4. Le contrôle des rongeurs, des oiseaux sauvages et des insectes

Les rongeurs véhiculent de nombreux agents pathogènes, Salmonella en tête, et ciblent les stocks d’aliment. Les oiseaux sauvages constituent une voie d’entrée importante, notamment pour l’influenza aviaire.

Mesures pratiques : nettoyer immédiatement l’aliment renversé, garder les stocks d’aliment fermés, maintenir la végétation rase autour des bâtiments, grillager les fenêtres et les ouvertures de ventilation, mener un programme régulier de lutte contre les rongeurs et empêcher l’accès des oiseaux sauvages aux mangeoires.

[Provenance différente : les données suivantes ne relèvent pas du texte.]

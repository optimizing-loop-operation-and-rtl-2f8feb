// conv_pe_array: the convolution registers and PEs.
//
// PIX x PIY x POF independent MAC units. Output feature maps are unrolled by
// POF and the output map plane by PIX x PIY: all MACs of one output map get
// the same weight in a cycle, and every pixel tap of the register array is
// shared by the POF MACs at the same (x, y). Kernel window and input maps are
// walked serially, so each MAC completes one output pixel per Nkx*Nky*Nif
// steps and keeps its partial sum to itself.
// Timing: a step is presented with `step_en` together with the input-bank
// words and the POF-wide weight word read for it. The register array
// updates on that edge, the weight is registered alongside, and the MACs
// accumulate on the next edge. `res_valid` pulses in the cycle after the
// MACs took a `last` step; from then `result` of map `sel_o` (chosen by the
// drain logic) is readable until the next tile's `last` step completes.
// The unroll factors are those of the reference design (14 x 14 x 16).
module conv_pe_array
  import cnn_pkg::*;
#(
  parameter int unsigned PIX = 14,
  parameter int unsigned PIY = 14,
  parameter int unsigned POF = 16,
  parameter int unsigned K   = 3,
  localparam int unsigned KW = (K > 1) ? $clog2(K) : 1,
  localparam int unsigned OW = (POF > 1) ? $clog2(POF) : 1
) (
  input  logic          clk,
  input  logic          rst,
  input  logic          step_en,
  input  logic [KW-1:0] kx,
  input  logic [KW-1:0] ky,
  input  logic          first,
  input  logic          last,
  input  pixel_t        bank_data [PIY][PIX],
  input  weight_t       wt_word   [POF],
  input  logic [OW-1:0] sel_o,
  output logic          res_valid,
  output psum_t         res_sel   [PIY][PIX]
);
  pixel_t  taps [PIY][PIX];
  weight_t wt_q [POF];
  logic    mac_en, mac_first, mac_last;
  psum_t   acc    [POF][PIY][PIX];
  psum_t   result [POF][PIY][PIX];

  conv_reg_array #(.PIX(PIX), .PIY(PIY), .K(K)) u_regs (
    .clk, .rst, .en(step_en), .kx, .ky, .bank_data, .taps
  );

  always_ff @(posedge clk) begin
    if (rst) begin
      mac_en    <= 1'b0;
      mac_first <= 1'b0;
      mac_last  <= 1'b0;
      res_valid <= 1'b0;
      for (int o = 0; o < POF; o++) wt_q[o] <= '0;
    end else begin
      mac_en    <= step_en;
      mac_first <= first;
      mac_last  <= last & step_en;
      res_valid <= mac_en & mac_last;
      if (step_en) wt_q <= wt_word;
    end
  end

  for (genvar o = 0; o < POF; o++) begin : g_of
    for (genvar y = 0; y < PIY; y++) begin : g_y
      for (genvar x = 0; x < PIX; x++) begin : g_x
        mac_unit u_mac (
          .clk, .rst,
          .en    (mac_en),
          .first (mac_first),
          .last  (mac_last),
          .px    (taps[y][x]),
          .wt    (wt_q[o]),
          .acc   (acc[o][y][x]),
          .result(result[o][y][x])
        );
      end
    end
  end

  always_comb begin
    for (int y = 0; y < PIY; y++)
      for (int x = 0; x < PIX; x++) res_sel[y][x] = result[sel_o][y][x];
  end
endmodule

5. Nettoyage, désinfection et vide sanitaire

Le nettoyage entre deux bandes comporte trois étapes, et leur ordre compte :

  1. Le nettoyage mécanique. On élimine la matière organique. Si cette étape est sautée, le désinfectant ne sert à rien — la plupart des désinfectants sont inactivés en présence de matière organique.
  2. Le lavage et le séchage.
  3. La désinfection. On choisit un produit adapté à l’agent visé et on respecte le temps de contact indiqué sur l’étiquette. Ce qui est déterminant, ce n’est pas « plus de produit », c’est « le bon temps de contact ».

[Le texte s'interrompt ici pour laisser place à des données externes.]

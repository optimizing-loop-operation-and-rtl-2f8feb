// tb_conv_pe_array: a 3 x 3 x 2 MAC array computes whole tiles of a 3x3
// convolution over two input maps with random pixels and weights. Results of
// both output maps are compared with a direct convolution; `res_valid` must
// come exactly two cycles after the last step is presented, and a tile
// whose steps are interrupted by idle cycles must give the same sums.
module tb_conv_pe_array;
  import cnn_pkg::*;
  localparam int PIX = 3, PIY = 3, POF = 2, K = 3, NIF = 2;
  localparam int PR = 8, PC = 9;

  logic clk = 1'b0, rst = 1'b1;
  logic step_en = 1'b0, first = 1'b0, last = 1'b0;
  logic [1:0] kx = '0, ky = '0;
  pixel_t bank_data [PIY][PIX];
  weight_t wt_word [POF];
  logic sel_o = 1'b0;
  logic res_valid;
  psum_t res_sel [PIY][PIX];

  int pad [NIF][PR + PIY][PC + PIX];
  int wts [POF][NIF][K][K];
  int checks = 0, failures = 0;
  int cyc = 0, last_cyc = 0;

  always #5 clk = ~clk;
  always @(posedge clk) cyc++;
  conv_pe_array #(.PIX(PIX), .PIY(PIY), .POF(POF), .K(K)) dut (.*);

  initial begin
    repeat (50000) @(posedge clk);
    failures++;
    $display("TB_RESULT checks=%0d failures=%0d", checks, failures);
    $finish;
  end

  task automatic run_tile(int ty0, int tx0, bit gaps);
    for (int i = 0; i < NIF; i++)
      for (int sky = 0; sky < K; sky++)
        for (int skx = 0; skx < K; skx++) begin
          int col0 = tx0 + ((skx != 0) ? PIX : 0);
          @(negedge clk);
          while (gaps && $urandom_range(2) == 0) begin
            step_en = 1'b0;
            @(negedge clk);
          end
          step_en = 1'b1;
          kx = 2'(skx);
          ky = 2'(sky);
          first = (i == 0 && sky == 0 && skx == 0);
          last  = (i == NIF - 1 && sky == K - 1 && skx == K - 1);
          for (int b = 0; b < PIY; b++) begin
            int row = (sky == 0) ? ty0 + b : ((b == sky - 1) ? ty0 + PIY - 1 + sky : 0);
            for (int s = 0; s < PIX; s++) bank_data[b][s] = pixel_t'(pad[i][row][col0 + s]);
          end
          for (int o = 0; o < POF; o++) wt_word[o] = weight_t'(wts[o][i][sky][skx]);
          if (last) last_cyc = cyc;
        end
    @(negedge clk);
    step_en = 1'b0;
    last = 1'b0;
    while (!res_valid) @(negedge clk);
    checks++;
    if (cyc - last_cyc != 2) begin
      failures++;
      $display("res_valid %0d cycles after the last step, expected 2", cyc - last_cyc);
    end
    for (int o = 0; o < POF; o++) begin
      sel_o = 1'(o);
      #1;
      for (int y = 0; y < PIY; y++)
        for (int x = 0; x < PIX; x++) begin
          longint s = 0;
          for (int i = 0; i < NIF; i++)
            for (int a = 0; a < K; a++)
              for (int b = 0; b < K; b++)
                s += longint'(pad[i][ty0 + y + a][tx0 + x + b]) * wts[o][i][a][b];
          checks++;
          if (res_sel[y][x] != psum_t'(s)) begin
            failures++;
            $display("map %0d out(%0d,%0d): got %0d expected %0d", o, y, x, res_sel[y][x], psum_t'(s));
          end
        end
    end
  endtask

  initial begin
    for (int b = 0; b < PIY; b++)
      for (int s = 0; s < PIX; s++) bank_data[b][s] = '0;
    for (int o = 0; o < POF; o++) wt_word[o] = '0;
    repeat (2) @(negedge clk);
    rst = 1'b0;
    for (int t = 0; t < 40; t++) begin
      for (int i = 0; i < NIF; i++)
        for (int r = 0; r < PR + PIY; r++)
          for (int c = 0; c < PC + PIX; c++) pad[i][r][c] = int'($urandom_range(4000)) - 2000;
      for (int o = 0; o < POF; o++)
        for (int i = 0; i < NIF; i++)
          for (int a = 0; a < K; a++)
            for (int b = 0; b < K; b++) wts[o][i][a][b] = int'($urandom_range(255)) - 128;
      run_tile(PIY * int'($urandom_range(1)), PIX * int'($urandom_range(1)), t % 2 == 1);
    end
    $display("TB_RESULT checks=%0d failures=%0d", checks, failures);
    $finish;
  end
endmodule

Vient ensuite le vide sanitaire. Ce délai est nécessaire pour que la charge résiduelle en agents pathogènes décline naturellement et, pour de nombreux agents, il constitue à lui seul l’étape la plus efficace. Le raccourcir, c’est rendre ce que le nettoyage avait fait gagner.

Le nettoyage de la ligne d’abreuvement est souvent négligé ; or le biofilm abrite des agents pathogènes et peut inactiver les vaccins vivants. Consultez à ce sujet notre article Hygiène de la ligne d’abreuvement et biofilm.

6. L’introduction d’animaux et la gestion des origines

Dans la mesure du possible, approvisionnez-vous en animaux auprès d’une source unique. Des groupes d’origines différentes apportent avec eux leur propre flore et des passés immunitaires différents.

Utilisez une zone d’adaptation ou de quarantaine distincte pour les nouveaux arrivants, et visitez-la en dernier. La conduite en all-in/all-out (« tout plein, tout vide »), en empêchant la coexistence de groupes d’âges différents, est la mesure structurelle la plus puissante pour rompre les cycles des agents pathogènes.

Par où commencer ?

Le plus difficile en biosécurité, c’est qu’il ne s’agit jamais d’une tâche ponctuelle. Un protocole écrit et court, une limite de zone visible à l’entrée et un registre des visiteurs réellement tenu sont les trois mesures qui font la plus grande différence dans la plupart des élevages.

Construisez un plan de biosécurité propre à votre exploitation avec le vétérinaire qui se rend sur le terrain.

Références

À visée pédagogique uniquement — ni diagnostic, ni traitement, ni posologie.